I agree with everything you've said.. but talking about other market's, it is not usual for a relatively big investment to be made with a long term focus? A decent property in Dubai, in a decent neighborhood, one with all the amenities, imo, is a pretty significant chuck of change per all standards (USD, EURO, Sterling etc)... Because of easy finance, most people jumped onto the bandwagon when the going was good and then immediately got off (stuck it to the bank as it were).. Making someone put down 50% towards the property is surely going to prevent people from parking their belongings at the airport and hopping onto a plane... The other major thing that needs to be done, in lieu of stability is the whole visa/permit deal.. they need to get some sort of compromise/framework around that.. the current 3 yr renewable visa deal isn't long enough/worth it really ...


----------



## itisalok34 (Jan 8, 2013)

I agree that demand for apartments would go down and it would have direct impact on entire mortgage industry - property prices/rentals/jobs...

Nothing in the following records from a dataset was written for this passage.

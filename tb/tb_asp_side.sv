// tb_asp_side - SIDE block at reduced size: random sequences of COMPARE,
// shifts (with LIN/HIN gating of the words entering at the ends), SETAG,
// RESETAG, COUNTAG (serial CTAG result) and FIRSEL (first responder kept,
// FIRSTIN and FIRCNTEN honoured), each checked against a reference TAG.
module tb_asp_side;
  import asp_pkg::*;
  localparam int unsigned W = 48, B = 4, BR = 16, NB = 3, ST = 2, CE = 8;

  logic clk = 0;
  always #5 clk = ~clk;
  logic rst_n, compare, countag, firsel, fircnten, firstin, lin, hin;
  g2_op_e g2; g3_op_e g3;
  logic [W-1:0] ml, tag;
  logic [B-1:0] lo_in, hi_in, lo_out, hi_out;
  logic rsp, ctag, ctag_valid, count_done, firsel_done, busy;
  logic [NB-1:0] blk_rsp;

  asp_side #(.WORDS(W), .B(B), .BLK_ROWS(BR), .NBLK(NB), .STAGES(ST), .CELLS(CE)) dut (.*);

  int checks = 0, failures = 0;
  int n_cmp = 0, n_sh = 0, n_cnt = 0, n_sf = 0, n_set = 0;
  logic [W-1:0] r;
  logic rr;

  initial begin
    #500000; failures++; $display("watchdog");
    $display("TB_RESULT checks=%0d failures=%0d", checks, failures); $finish;
  end

  task automatic idle();
    g2 = G2_NONE; g3 = G3_NONE; compare = 0; countag = 0; firsel = 0;
  endtask

  task automatic chk(input string what);
    checks++;
    if (tag !== r || rsp !== rr) begin
      failures++; $display("%s: tag %h exp %h rsp %b exp %b", what, tag, r, rsp, rr);
    end
  endtask

  initial begin
    rst_n = 0; idle(); fircnten = 1; firstin = 0; lin = 1; hin = 1;
    ml = '0; lo_in = '0; hi_in = '0; r = '0; rr = 0;
    #12 rst_n = 1;
    for (int it = 0; it < 400; it++) begin
      int op;
      @(negedge clk);
      idle();
      op = $urandom_range(7);
      ml = {$urandom(), $urandom()};
      lo_in = B'($urandom()); hi_in = B'($urandom());
      lin = $urandom_range(3) != 0; hin = $urandom_range(3) != 0;
      case (op)
        0, 1: begin
          compare = 1; n_cmp++;
          if ($urandom_range(1)) g2 = G2_SETAG;  // horizontal: compare wins
          @(posedge clk); r = ml; rr = |ml;
        end
        2: begin
          g3 = g3_op_e'($urandom_range(1, 4)); n_sh++;
          @(posedge clk);
          begin
            logic [W-1:0] n;
            logic [B-1:0] li, hi;
            li = lo_in & {B{lin}}; hi = hi_in & {B{hin}};
            for (int j = 0; j < W; j++)
              case (g3)
                G3_SHUP: n[j] = (j >= 1) ? r[j-1] : li[B-1];
                G3_SHDN: n[j] = (j + 1 < W) ? r[j+1] : hi[0];
                G3_LGUP: n[j] = (j >= B) ? r[j-B] : li[j];
                default: n[j] = (j + B < W) ? r[j+B] : hi[j+B-W];
              endcase
            r = n;
          end
        end
        3: begin g2 = G2_SETAG; n_set++; @(posedge clk); r = '1; end
        4: begin g2 = G2_RESETAG; @(posedge clk); r = '0; end
        5: begin
          int got, nb;
          countag = 1; n_cnt++;
          fircnten = $urandom_range(5) != 0;
          @(negedge clk); idle();
          got = 0; nb = 0;
          while (busy) begin
            if (ctag_valid) begin got |= int'(ctag) << nb; nb++; end
            @(negedge clk);
          end
          if (ctag_valid) begin got |= int'(ctag) << nb; nb++; end
          checks++;
          if (got != (fircnten ? $countones(r) : 0)) begin
            failures++; $display("count %0d exp %0d", got, $countones(r));
          end
          fircnten = 1;
        end
        6, 7: begin
          logic [W-1:0] e;
          firsel = 1; n_sf++;
          firstin = ($urandom_range(4) == 0);
          fircnten = $urandom_range(7) != 0;
          e = '0;
          if (!firstin && fircnten) for (int j = 0; j < W; j++) if (r[j]) begin e[j] = 1; break; end
          @(negedge clk); idle(); firstin = 0;
          while (!firsel_done) @(negedge clk);
          @(posedge clk); r = e;
          fircnten = 1;
        end
        default: ;
      endcase
      #1 chk($sformatf("op %0d", op));
      // make some compares hit nothing
      if (it % 11 == 0) begin
        @(negedge clk); idle(); ml = '0; compare = 1; @(posedge clk); r = '0; rr = 0; #1 chk("empty compare");
      end
    end
    checks++;
    if (n_cmp == 0 || n_sh == 0 || n_cnt == 0 || n_sf == 0 || n_set == 0) begin
      failures++; $display("an operation was never exercised");
    end
    $display("TB_RESULT checks=%0d failures=%0d", checks, failures);
    $finish;
  end
endmodule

It's best to keep the decision on hold if you are planning to buy the property until a clarity comes on this rule from CB.


----------



## vantage (May 10, 2012)

Londoner-2012 said:


> This is a good thing as it slows down the second crash coming any minute now after the crazy short term spike coz of temporary influx of assets from arab spring countries...2 bedroom flats in palm hitting 3.8 million or a million dollars is crazy, so is 1500 people queuing to buy an offplan project to be completed in 4 years! Especially in a country some expats fled in the crisis leaving cars and loans behind...
> 
> They should implement this decision asap and make it 50pct for locals too...


one of the big influxes now is European money, as well as Arab Spring money.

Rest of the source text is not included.